--- Input data Enclosed Below ---

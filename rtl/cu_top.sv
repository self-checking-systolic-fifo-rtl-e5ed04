// cu_top: state controller CU1 of the top cell C1.
//
// C1 drives the data bus. On a pop (accepted when C1 is occupied and C0 is
// empty, so a newer word still waiting in C0 is never passed over) the word
// leaves on the bus and the column is cleared. When C0 and C1 are both
// occupied and C2 is empty, the top word shifts on to C2 (Rule 1). When C1 is
// empty it takes the waiting word of C0, or, if C0 is empty too, the word of
// C2 (Rule 2 seen from C2). Otherwise it refreshes. The occupied state lives
// in a JK flip-flop. pop_ready depends only on state.
module cu_top
  import scs_pkg::*;
(
  input  logic      clk,
  input  logic      rst_n,
  input  logic      pop,
  input  logic      occ_l,   // C0 occupied
  input  logic      occ_r,   // C2 occupied
  output logic      occ,
  output logic      pop_ready,
  output cell_ctl_t ctl
);
  logic do_pop, mv_r, in_l, in_r;

  assign pop_ready = occ & ~occ_l;
  assign do_pop    = pop & pop_ready;
  assign mv_r      = occ_l & occ & ~occ_r;
  assign in_l      = occ_l & ~occ;
  assign in_r      = ~occ_l & ~occ & occ_r;

  jk_ff u_state (.clk, .rst_n, .j(in_l | in_r), .k(do_pop | mv_r), .q(occ));

  always_comb begin
    ctl      = '0;
    ctl.ld_l = in_l;
    ctl.ld_r = in_r;
    ctl.clr  = do_pop | mv_r;
    ctl.rfsh = ~(in_l | in_r | do_pop | mv_r);
  end
endmodule
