// cu_top_tb: checks the top-cell controller.
//
// C0 and C2 occupancies and the pop request are random; the testbench tracks
// C1's occupancy. Expected behaviour: pop accepted only with C1 full and C0
// empty (word leaves, column cleared); C1 shifts right when C0, C1 full and
// C2 empty; an empty C1 takes C0's word, or C2's when C0 is empty too.
module cu_top_tb;
  import scs_pkg::*;
  int checks = 0, failures = 0;
  logic clk = 0, rst_n = 0;
  logic pop, l, r, occ, pop_ready;
  cell_ctl_t ctl, e;
  logic m;
  int pops = 0;

  cu_top dut (.clk, .rst_n, .pop, .occ_l(l), .occ_r(r), .occ, .pop_ready, .ctl);

  always #5 clk = ~clk;

  initial begin
    repeat (10000) @(posedge clk);
    failures++;
    $display("watchdog expired");
    $display("TB_RESULT checks=%0d failures=%0d", checks, failures);
    $finish;
  end

  initial begin
    bit exp_ready;
    {pop, l, r} = '0;
    m = 0;
    #12 rst_n = 1;
    for (int n = 0; n < 3000; n++) begin
      @(negedge clk);
      {pop, l, r} = 3'($urandom);
      #1;
      e = '0;
      exp_ready = 0;
      if (m) begin
        if (!l) begin
          exp_ready = 1;
          if (pop) begin e.clr = 1; pops++; end
          else e.rfsh = 1;
        end else if (!r) e.clr = 1;      // shift on to C2
        else e.rfsh = 1;
      end else begin
        if (l) e.ld_l = 1;               // temporary word moves in
        else if (r) e.ld_r = 1;          // C2 word moves up
        else e.rfsh = 1;
      end
      checks++;
      if (occ != m || ctl != e || pop_ready != exp_ready) begin
        failures++;
        $display("FAIL pop=%b l=%b r=%b occ=%b/%b ctl=%b/%b ready=%b/%b",
                 pop, l, r, occ, m, ctl, e, pop_ready, exp_ready);
      end
      if (e.ld_l || e.ld_r) m = 1; else if (e.clr) m = 0;
    end
    checks++;
    if (pops == 0) begin
      failures++;
      $display("FAIL no pop exercised");
    end
    $display("TB_RESULT checks=%0d failures=%0d", checks, failures);
    $finish;
  end
endmodule
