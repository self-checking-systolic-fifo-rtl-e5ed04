// storage_column: one word-wide column of the stack's storage array.
//
// Holds a W-bit codeword (data word and its check symbol) in W basic cells
// (storage_cell), one per row of the array. Each cell has two inputs, the
// bits of the left and right neighbours, and two outputs, the stored bit
// going to both neighbours. Four one-hot controls (scs_pkg::cell_ctl_t),
// shared by the column, pick the next value on the clock edge: ld_l takes
// the left word, ld_r the right word, rfsh keeps the word and clr loads
// CLEAR_WORD. The stack sets CLEAR_WORD to a valid codeword (all-zero data
// with its zero count) so that an empty top cell never trips the checker.
// Reset loads CLEAR_WORD. An assertion checks that the controls are one-hot.
module storage_column
  import scs_pkg::*;
#(
  parameter int unsigned    W          = DATA_W + berger_k(DATA_W),
  parameter logic [W-1:0]   CLEAR_WORD = '0
) (
  input  logic         clk,
  input  logic         rst_n,
  input  cell_ctl_t    ctl,
  input  logic [W-1:0] from_l,
  input  logic [W-1:0] from_r,
  output logic [W-1:0] q
);
  for (genvar b = 0; b < W; b++) begin : g_bit
    storage_cell #(.CLEAR_BIT(CLEAR_WORD[b])) u_cell (
      .clk, .rst_n, .ctl, .from_l(from_l[b]), .from_r(from_r[b]), .q(q[b])
    );
  end

  a_ctl_onehot: assert property (@(posedge clk) disable iff (!rst_n) $onehot(ctl))
    else $error("storage_column: controls not one-hot: %b", ctl);
endmodule
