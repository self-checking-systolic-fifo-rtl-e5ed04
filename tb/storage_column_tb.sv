// storage_column_tb: checks the four column controls against a model.
//
// Random one-hot controls and random neighbour words are applied for many
// cycles; after every clock edge the stored word must equal the model's.
// Reset must load the clear word.
module storage_column_tb;
  import scs_pkg::*;
  localparam int unsigned W = 38;
  localparam logic [W-1:0] CLR = {6'd32, 32'd0};
  int checks = 0, failures = 0;
  logic clk = 0, rst_n = 0;
  cell_ctl_t ctl;
  logic [W-1:0] from_l, from_r, q, model;

  storage_column #(.W(W), .CLEAR_WORD(CLR)) dut (.clk, .rst_n, .ctl, .from_l, .from_r, .q);

  always #5 clk = ~clk;

  initial begin
    repeat (5000) @(posedge clk);
    failures++;
    $display("watchdog expired");
    $display("TB_RESULT checks=%0d failures=%0d", checks, failures);
    $finish;
  end

  initial begin
    ctl = '{clr: 1'b0, rfsh: 1'b1, ld_r: 1'b0, ld_l: 1'b0};
    from_l = '0;
    from_r = '0;
    #12;
    checks++;
    if (q != CLR) begin
      failures++;
      $display("FAIL reset value %h", q);
    end
    rst_n = 1;
    model = CLR;
    for (int n = 0; n < 2000; n++) begin
      @(negedge clk);
      ctl = cell_ctl_t'(4'b1 << ($urandom % 4));
      from_l = {$urandom, $urandom};
      from_r = {$urandom, $urandom};
      if (ctl.ld_l)      model = from_l;
      else if (ctl.ld_r) model = from_r;
      else if (ctl.clr)  model = CLR;
      @(posedge clk);
      #1;
      checks++;
      if (q != model) begin
        failures++;
        $display("FAIL cycle %0d ctl=%b q=%h expected=%h", n, ctl, q, model);
      end
    end
    $display("TB_RESULT checks=%0d failures=%0d", checks, failures);
    $finish;
  end
endmodule
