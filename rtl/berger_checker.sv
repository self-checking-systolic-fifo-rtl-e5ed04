// berger_checker: concurrent error check of a Berger codeword.
//
// The check symbol of the data bits is regenerated by a zero counter and
// compared with the stored check symbol through a two-rail checker. The
// stored bits drive the true rails and the inverted regenerated bits the
// complement rails, so a clean codeword presents complementary pairs.
// err = 2'b10 or 2'b01: no error; 2'b00 or 2'b11: the word or its symbol is
// corrupted. Every unidirectional error is detected. Combinational.
module berger_checker #(
  parameter int unsigned I = scs_pkg::DATA_W,
  parameter int unsigned K = scs_pkg::berger_k(I)
) (
  input  logic [I-1:0] data,
  input  logic [K-1:0] check,
  output logic [1:0]   err
);
  logic [K-1:0] regen;

  berger_csg #(.I(I), .K(K)) u_csg (.data(data), .check(regen));

  two_rail_checker #(.N(K)) u_trc (.x(check), .y(~regen), .z(err));
endmodule
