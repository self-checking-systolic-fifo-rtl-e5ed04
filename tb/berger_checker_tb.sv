// berger_checker_tb: checks error detection on Berger codewords.
//
// Random 32-bit words get their check symbol computed here (32 minus the
// number of ones). Clean codewords must give a complementary error pair.
// Codewords hit by a random unidirectional error (some 1s turned to 0s, or
// some 0s to 1s, across data and check bits) must give 00 or 11.
module berger_checker_tb;
  int checks = 0, failures = 0;
  logic [31:0] data;
  logic [5:0]  check;
  logic [1:0]  err;

  berger_checker dut (.data, .check, .err);

  initial begin
    #1000000;
    failures++;
    $display("watchdog expired");
    $display("TB_RESULT checks=%0d failures=%0d", checks, failures);
    $finish;
  end

  initial begin
    logic [37:0] cw, mask;
    for (int n = 0; n < 3000; n++) begin
      data  = $urandom;
      if (n < 2) data = n[0] ? '1 : '0;
      check = 6'(32 - $countones(data));
      cw    = {check, data};
      #1;
      checks++;
      if (err[1] == err[0]) begin
        failures++;
        $display("FAIL false alarm data=%h check=%0d err=%b", data, check, err);
      end
      // Unidirectional error: a random non-empty mask applied in one direction.
      mask = 38'({$urandom, $urandom} & {$urandom, $urandom});
      if (n % 3 == 0) mask = 38'h1 << ($urandom % 38);
      if (n % 2 == 0) mask &= cw;    // 1 -> 0 flips
      else            mask &= ~cw;   // 0 -> 1 flips
      if (mask == '0) continue;
      {check, data} = (n % 2 == 0) ? (cw & ~mask) : (cw | mask);
      #1;
      checks++;
      if (err[1] != err[0]) begin
        failures++;
        $display("FAIL missed error cw=%h mask=%h err=%b", cw, mask, err);
      end
    end
    $display("TB_RESULT checks=%0d failures=%0d", checks, failures);
    $finish;
  end
endmodule
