// storage_array: the word columns C0..CN of the systolic stack.
//
// C0 is the temporary cell: its left input is the push codeword from the
// host side. C1 is the top of the stack and drives the pop data bus. C2..CN
// hold the rest; CN has no right neighbour, so its right input is tied to
// the clear word. Each column takes its four controls from its own state
// controller; words move at most one column per clock, left or right,
// carrying their check symbols with them. Each column is W = I + K bits
// wide: the data word plus its Berger check symbol.
module storage_array
  import scs_pkg::*;
#(
  parameter int unsigned  W          = DATA_W + berger_k(DATA_W),
  parameter int unsigned  N          = 16,
  parameter logic [W-1:0] CLEAR_WORD = '0
) (
  input  logic                 clk,
  input  logic                 rst_n,
  input  cell_ctl_t [N:0]      ctl,
  input  logic [W-1:0]         push_word,
  output logic [W-1:0]         top_word,
  output logic [N:0][W-1:0]    words
);
  for (genvar c = 0; c <= N; c++) begin : g_col
    logic [W-1:0] left_in, right_in;
    if (c == 0) begin : g_first
      assign left_in = push_word;
    end else begin : g_mid
      assign left_in = words[c-1];
    end
    if (c == N) begin : g_end
      assign right_in = CLEAR_WORD;
    end else begin : g_inner
      assign right_in = words[c+1];
    end
    storage_column #(.W(W), .CLEAR_WORD(CLEAR_WORD)) u_col (
      .clk, .rst_n, .ctl(ctl[c]), .from_l(left_in), .from_r(right_in), .q(words[c])
    );
  end

  assign top_word = words[1];
endmodule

--- End of Enclosed Input data ---

_Problem details:_ Restate, word for word and with nothing added, the lines from the beginning of the records above through the line that contains "1). When C1 is".

_Problem solution:_
filename rtl/cu_top.sv
repository self-checking-systolic-fifo-rtl-e5ed04
// cu_top: state controller CU1 of the top cell C1.
//
// C1 drives the data bus. On a pop (accepted when C1 is occupied and C0 is
// empty, so a newer word still waiting in C0 is never passed over) the word
// leaves on the bus and the column is cleared. When C0 and C1 are both
// occupied and C2 is empty, the top word shifts on to C2 (Rule 1). When C1 is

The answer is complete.